In their Science study, the researchers were able to detect mRNAs as rare as one transcript per three cells, making this approach more sensitive than any microarray-based technique, Seidman said. Traditional SAGE sequencing experiments could, in theory, detect these rare transcripts as well, if they analyzed enough tags, but their cost would be prohibitive, he added.
He and his colleagues estimated that their experiment, which generated high-quality sequence data for about 4.4 million tags, cost $1,770, about 7-fold lower than the $12,500 commercial cost for a typical SAGE Sanger sequencing project, which only generates about 100,000 tags. The polony sequencing cost includes labor, reagents, and equipment amortization.
Edwards told In Sequence that it costs him about $200 to $300 in reagents to run a similar experiment to the one described by the Harvard researchers. His lab is also planning to sequence 30 microbial strains in parallel, at about 15X coverage, for approximately $17 per strain.
Illumina cites $3,000 per run for its instrument, or $400 for a 4-megabase bacterium at 25-30X coverage, and ABI said it would cost $3,000 to sequence a gigabase on the SOLiD platform, but those prices only include reagents.
Seidman is looking forward to comparing his polony sequencing system to one of the commercial platforms. “We haven’t had a chance to try it yet, so we don’t know where they stand,” he said.
The Harvard Medical School - Partners Healthcare Center for Genetics and Genomics is planning to acquire a commercial next-generation sequencer, he said, which he hopes his lab will be able to use. “There is always room for technical improvement, I guess,” he said. “And I will say, having a slightly longer read length would be a good thing. We are looking forward to that.”

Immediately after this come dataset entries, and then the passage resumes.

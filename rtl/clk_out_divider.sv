// clk_out_divider: the TTL clock output, the 50 MHz master clock divided down
// to 10 MHz, 1 MHz, ... 1 Hz (one decade per step of sel).
//
// Because the output is derived from the master clock, it can be fed back
// into an input to self-test the counters (exactly 10^7 counts per second at
// 10 MHz) or used to phase-lock external equipment to the module. The decade
// rates and the 50 MHz source are the published design's; the divider
// structure is this design's own choice:
//   - a divide-by-5 prescaler gives a 10 MHz tick; its output is high for 2
//     of every 5 master cycles (40 % duty, 20 ns high / 30 ns low);
//   - seven cascaded divide-by-10 counters, each advanced by the previous
//     stage's tick, give the lower decades with 50 % duty.
// All stages run on the master clock with enables (no derived clocks); the
// selected output is registered, so clk_out is glitch-free and lags its
// internal stage by one cycle. Changing sel switches at once to the new
// stage's phase (a shortened cycle may occur).
//
// Ports: clk (50 MHz), rst_n (async, active low), sel (decades below
// 10 MHz, ccm_pkg::clkout_sel_e), clk_out.
`timescale 1ns / 1ps
module clk_out_divider #(
  parameter int unsigned PRESCALE = 5,   // master cycles per 10 MHz period
  parameter int unsigned DECADES  = 7    // 1 MHz down to 1 Hz
) (
  input  logic       clk,
  input  logic       rst_n,
  input  logic [2:0] sel,
  output logic       clk_out
);
  localparam int unsigned PW = $clog2(PRESCALE);

  logic [PW-1:0]       pre_cnt;
  logic [DECADES-1:0][3:0] dec_cnt;
  logic [DECADES:0]    tick;      // tick[k]: last master cycle of a stage-k period
  logic [DECADES:0]    level;     // square wave of each stage
  logic                sel_level;

  assign tick[0]  = (pre_cnt == PW'(PRESCALE - 1));
  assign level[0] = (pre_cnt < PW'(PRESCALE / 2));

  always_ff @(posedge clk or negedge rst_n) begin
    if (!rst_n) pre_cnt <= '0;
    else if (tick[0]) pre_cnt <= '0;
    else pre_cnt <= pre_cnt + 1'b1;
  end

  for (genvar k = 0; k < DECADES; k++) begin : g_decade
    assign tick[k+1]  = tick[k] && (dec_cnt[k] == 4'd9);
    assign level[k+1] = (dec_cnt[k] < 4'd5);
    always_ff @(posedge clk or negedge rst_n) begin
      if (!rst_n) dec_cnt[k] <= '0;
      else if (tick[k]) dec_cnt[k] <= (dec_cnt[k] == 4'd9) ? 4'd0 : dec_cnt[k] + 4'd1;
    end
  end

  always_comb begin
    sel_level = 1'b0;
    for (int k = 0; k <= DECADES; k++) begin
      if (32'(sel) == k) sel_level = level[k];
    end
  end

  always_ff @(posedge clk or negedge rst_n) begin
    if (!rst_n) clk_out <= 1'b0;
    else clk_out <= sel_level;
  end

  // tick[DECADES] (end of a 1 Hz period) drives nothing further.
  logic unused_tick;
  assign unused_tick = tick[DECADES];
endmodule
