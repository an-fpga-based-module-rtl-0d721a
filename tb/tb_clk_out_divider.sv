// tb_clk_out_divider: counts output periods for all eight settings.
// For each setting the rising edges in a window of 20 output periods (1 for
// 100 Hz .. 1 Hz) must number exactly that many, every period must last
// 5 * 10^sel master cycles, and
// the high time must be 2 cycles at 10 MHz and half the period below.
`timescale 1ns / 1ps
module tb_clk_out_divider;
  logic       clk = 1'b0;
  logic       rst_n;
  logic [2:0] sel;
  logic       clk_out;
  int checks = 0, failures = 0;

  clk_out_divider dut (.clk(clk), .rst_n(rst_n), .sel(sel), .clk_out(clk_out));

  always #10 clk = ~clk;   // 50 MHz

  initial begin
    #3s;
    failures++;
    $display("TB_RESULT checks=%0d failures=%0d", checks, failures);
    $finish;
  end

  task automatic measure(input int s, input int nper);
    int period, exp_high, rises, high_cycles, since_rise, bad_period;
    logic prev;
    period   = 5;
    for (int k = 0; k < s; k++) period *= 10;
    exp_high = (s == 0) ? 2 : period / 2;
    sel = 3'(s);
    // settle: wait for a rising edge of the new setting
    repeat (3) @(posedge clk);
    @(posedge clk_out);
    rises = 0; high_cycles = 0; since_rise = 0; bad_period = 0;
    prev = 1'b1;
    for (int c = 0; c < nper * period; c++) begin
      @(posedge clk);
      #1;
      since_rise++;
      if (clk_out) high_cycles++;
      if (clk_out && !prev) begin
        rises++;
        if (since_rise != period) bad_period++;
        since_rise = 0;
      end
      prev = clk_out;
    end
    checks++;
    if (rises != nper || bad_period != 0) begin
      failures++;
      $display("FAIL sel=%0d: %0d rises (exp %0d), %0d bad periods", s, rises, nper, bad_period);
    end
    checks++;
    if (high_cycles != nper * exp_high) begin
      failures++;
      $display("FAIL sel=%0d: high for %0d cycles, expected %0d", s, high_cycles, nper * exp_high);
    end
  endtask

  initial begin
    rst_n = 1'b1;  // a falling edge, so the asynchronous resets fire
    #1 rst_n = 1'b0;
    sel   = 3'd0;
    #35 rst_n = 1'b1;
    for (int s = 0; s <= 4; s++) measure(s, 20);
    for (int s = 5; s <= 7; s++) measure(s, 1);
    $display("TB_RESULT checks=%0d failures=%0d", checks, failures);
    $finish;
  end
endmodule
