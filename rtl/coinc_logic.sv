// coinc_logic: the coincidence gates of the module, one per output channel.
//
// Each channel ORs every detector input with that channel's exclude bit and
// ANDs the four results. A channel is therefore true exactly while all of its
// included inputs are high at once; an excluded input (exclude bit = 1, the
// pushbutton released) is forced true and drops out of the AND. Including one
// input gives its single-channel rate, two to four give 2-, 3- or 4-fold
// coincidences. This is the published gate structure. In the module it is
// built from discrete TTL gates in front of the FPGA; here it is plain
// combinational logic with no clock and zero delay.
//
// Ports
//   det_in [NUM_IN]        shaped detector pulses, bit 0 = input A
//   exclude[NUM_CH][NUM_IN] 1 removes the input from that channel's AND
//   coinc  [NUM_CH]        channel outputs, to the TTL drivers and counters
// If every input of a channel is excluded, its output is constantly high and
// the channel counts nothing (the counters count rising edges).
`timescale 1ns / 1ps
module coinc_logic #(
  parameter int unsigned NUM_IN = ccm_pkg::NUM_IN,
  parameter int unsigned NUM_CH = ccm_pkg::NUM_CH
) (
  input  logic [NUM_IN-1:0]             det_in,
  input  logic [NUM_CH-1:0][NUM_IN-1:0] exclude,
  output logic [NUM_CH-1:0]             coinc
);
  always_comb begin
    for (int ch = 0; ch < NUM_CH; ch++) begin
      coinc[ch] = &(det_in | exclude[ch]);
    end
  end
endmodule
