// tb_coinc_logic: exhaustive check of the coincidence gates.
// For every exclude mask of channel 0 and every input pattern, and for random
// masks on the other channels, each output is compared with a reference that
// says "all included inputs are high".
`timescale 1ns / 1ps
module tb_coinc_logic;
  localparam int NI = 4;
  localparam int NC = 8;
  logic [NI-1:0]         det_in;
  logic [NC-1:0][NI-1:0] exclude;
  logic [NC-1:0]         coinc;
  int checks = 0, failures = 0;

  coinc_logic dut (.det_in(det_in), .exclude(exclude), .coinc(coinc));

  function automatic logic ref_gate(logic [NI-1:0] d, logic [NI-1:0] ex);
    for (int i = 0; i < NI; i++) if (!ex[i] && !d[i]) return 1'b0;
    return 1'b1;
  endfunction

  initial begin
    #100000;
    failures++;
    $display("TB_RESULT checks=%0d failures=%0d", checks, failures);
    $finish;
  end

  initial begin
    for (int m = 0; m < 16; m++) begin
      for (int d = 0; d < 16; d++) begin
        exclude[0] = NI'(m);
        for (int c = 1; c < NC; c++) exclude[c] = NI'($urandom);
        det_in = NI'(d);
        #1;
        for (int c = 0; c < NC; c++) begin
          checks++;
          if (coinc[c] !== ref_gate(det_in, exclude[c])) begin
            failures++;
            $display("FAIL ch%0d in=%b ex=%b got %b", c, det_in, exclude[c], coinc[c]);
          end
        end
      end
    end
    $display("TB_RESULT checks=%0d failures=%0d", checks, failures);
    $finish;
  end
endmodule
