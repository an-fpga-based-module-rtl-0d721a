// count_channel: one counting register and its storage register.
//
// The counting register is clocked by the coincidence pulse itself, so it
// advances on every leading edge, at rates above the 50 MHz master clock.
// While `blind` is high (one master cycle per counting interval) it ignores
// pulses. At the master-clock edge that ends the blind cycle the storage
// register takes the count, and the counting register is reset to zero for
// the next interval. Counting on the pulse's leading edge, the copy to a
// storage register, the reset and the single blind cycle are the published
// behaviour.
//
// How the reset crosses into the pulse-clocked register is this design's own
// choice. The master-clock side keeps an epoch bit; the counting register
// remembers the epoch of its last pulse, and the first pulse of a new epoch
// loads 1 instead of incrementing. At a transfer, if the two bits are equal
// (pulses arrived), the count is stored and the epoch bit toggles, which
// marks the count as stale; if they differ, the interval was silent, 0 is
// stored and the epoch is left alone, so a stale count can never look current
// again however many silent intervals follow. Both registers are stable during the blind cycle,
// so the transfer never samples a changing count. A count that exceeds
// 2^CNT_W - 1 in one interval wraps around.
//
// Ports: clk (50 MHz), rst_n (async, active low, resets both domains),
// pulse (coincidence channel), blind (from interval_timer),
// stored (storage register, updated at the end of each blind cycle).
`timescale 1ns / 1ps
module count_channel #(
  parameter int unsigned CNT_W = ccm_pkg::CNT_W
) (
  input  logic             clk,
  input  logic             rst_n,
  input  logic             pulse,
  input  logic             blind,
  output logic [CNT_W-1:0] stored
);
  logic [CNT_W-1:0] cnt;
  logic             cnt_epoch;
  logic             epoch;
  logic             active;   // a pulse arrived in the current interval

  assign active = (cnt_epoch == epoch);

  // Counting register, clocked by the input pulse.
  always_ff @(posedge pulse or negedge rst_n) begin
    if (!rst_n) begin
      cnt       <= '0;
      cnt_epoch <= 1'b0;
    end else if (!blind) begin
      if (cnt_epoch != epoch) begin
        cnt       <= CNT_W'(1);
        cnt_epoch <= epoch;
      end else begin
        cnt <= cnt + 1'b1;
      end
    end
  end

  // Storage register and epoch, updated at the end of the blind cycle.
  always_ff @(posedge clk or negedge rst_n) begin
    if (!rst_n) begin
      stored <= '0;
      epoch  <= 1'b0;
    end else if (blind) begin
      stored <= active ? cnt : '0;
      if (active) epoch <= ~epoch;
    end
  end
endmodule
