// tb_count_channel: pulse counting, blind cycle and restart of one channel.
// The testbench plays the interval timer (a one-cycle blind every P master
// cycles) and sends random pulse trains of up to
// about 100 MHz, some intervals silent, some pulses inside the blind cycle.
// The reference is the number of leading edges that arrive while blind is
// low; the storage register must equal it after every interval, for a
// 16-bit channel and, modulo 16, for a 4-bit channel that wraps.
`timescale 1ns / 1ps
module tb_count_channel;
  localparam int P = 60;   // master cycles per interval
  logic        clk = 1'b0;
  logic        rst_n;
  logic        pulse;
  logic        blind;
  logic [15:0] stored;
  logic [3:0]  stored4;
  int checks = 0, failures = 0;
  int ref_cnt = 0, lost_in_blind = 0, silent_intervals = 0;

  count_channel dut (.clk(clk), .rst_n(rst_n), .pulse(pulse), .blind(blind),
                     .stored(stored));
  count_channel #(.CNT_W(4)) dut4 (.clk(clk), .rst_n(rst_n), .pulse(pulse),
                                   .blind(blind), .stored(stored4));

  always #10 clk = ~clk;

  initial begin
    #2ms;
    failures++;
    $display("TB_RESULT checks=%0d failures=%0d", checks, failures);
    $finish;
  end

  // Interval timer stand-in.
  int cyc = 0;
  always @(posedge clk or negedge rst_n) begin
    if (!rst_n) begin
      blind <= 1'b0;
      cyc   <= 0;
    end else begin
      cyc   <= (cyc == P - 1) ? 0 : cyc + 1;
      blind <= (cyc == P - 1);
    end
  end

  // Reference: leading edges outside the blind cycle.
  always @(posedge pulse) begin
    if (rst_n) begin
      if (blind) lost_in_blind++;
      else ref_cnt++;
    end
  end

  // After each transfer compare and restart the reference.
  always @(posedge clk) begin
    if (rst_n && blind) begin
      int expected;
      expected = ref_cnt;
      ref_cnt  = 0;
      @(negedge clk);
      checks += 2;
      if (stored !== 16'(expected)) begin
        failures++;
        $display("FAIL stored=%0d expected %0d at %0t", stored, expected, $time);
      end
      if (stored4 !== 4'(expected)) begin
        failures++;
        $display("FAIL 4-bit stored=%0d expected %0d at %0t", stored4, 4'(expected), $time);
      end
      if (expected == 0) silent_intervals++;
    end
  end

  // Pulse generator: edges kept 0.5 ns away from master clock edges.
  task automatic send_pulse(input int width_ps, input int gap_ps);
    int t;
    t = int'($realtime * 1000.0) % 10000;
    if (t < 500) #((500 - t) / 1000.0);
    else if (t > 9500) #((10500 - t) / 1000.0);
    pulse = 1'b1;
    #(width_ps / 1000.0);
    pulse = 1'b0;
    #(gap_ps / 1000.0);
  endtask

  initial begin
    pulse = 1'b0;
    rst_n = 1'b1;  // a falling edge, so the asynchronous resets fire
    #1 rst_n = 1'b0;
    #25 rst_n = 1'b1;
    for (int iv = 0; iv < 30; iv++) begin
      if (iv % 7 == 3 || iv % 7 == 4 || iv == 20) begin
        #(P * 20);   // a silent interval
      end else begin
        int n;
        n = 20 + $urandom_range(0, 80);
        for (int k = 0; k < n; k++) send_pulse($urandom_range(3000, 8000), $urandom_range(3000, 40000));
      end
    end
    #(3 * P * 20);
    checks++;
    if (lost_in_blind == 0 || silent_intervals == 0) begin
      failures++;
      $display("FAIL coverage: %0d pulses in blind, %0d silent intervals", lost_in_blind, silent_intervals);
    end
    $display("pulses lost in blind cycles: %0d, silent intervals: %0d", lost_in_blind, silent_intervals);
    $display("TB_RESULT checks=%0d failures=%0d", checks, failures);
    $finish;
  end
endmodule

He also plans to use the PMAGE technology to analyze various mouse models for cardiac disease in the future. “This would be ideal for detecting the difference [between them],” he said. “In each of these mouse models, there are a number of pathways that are activated. And those pathways are activated, presumably, by transcription factors and other RNAs that are expressed at low levels. [If] we want to dissect these different pathways, both temporarily and spatially, we should be able to do that using this method.”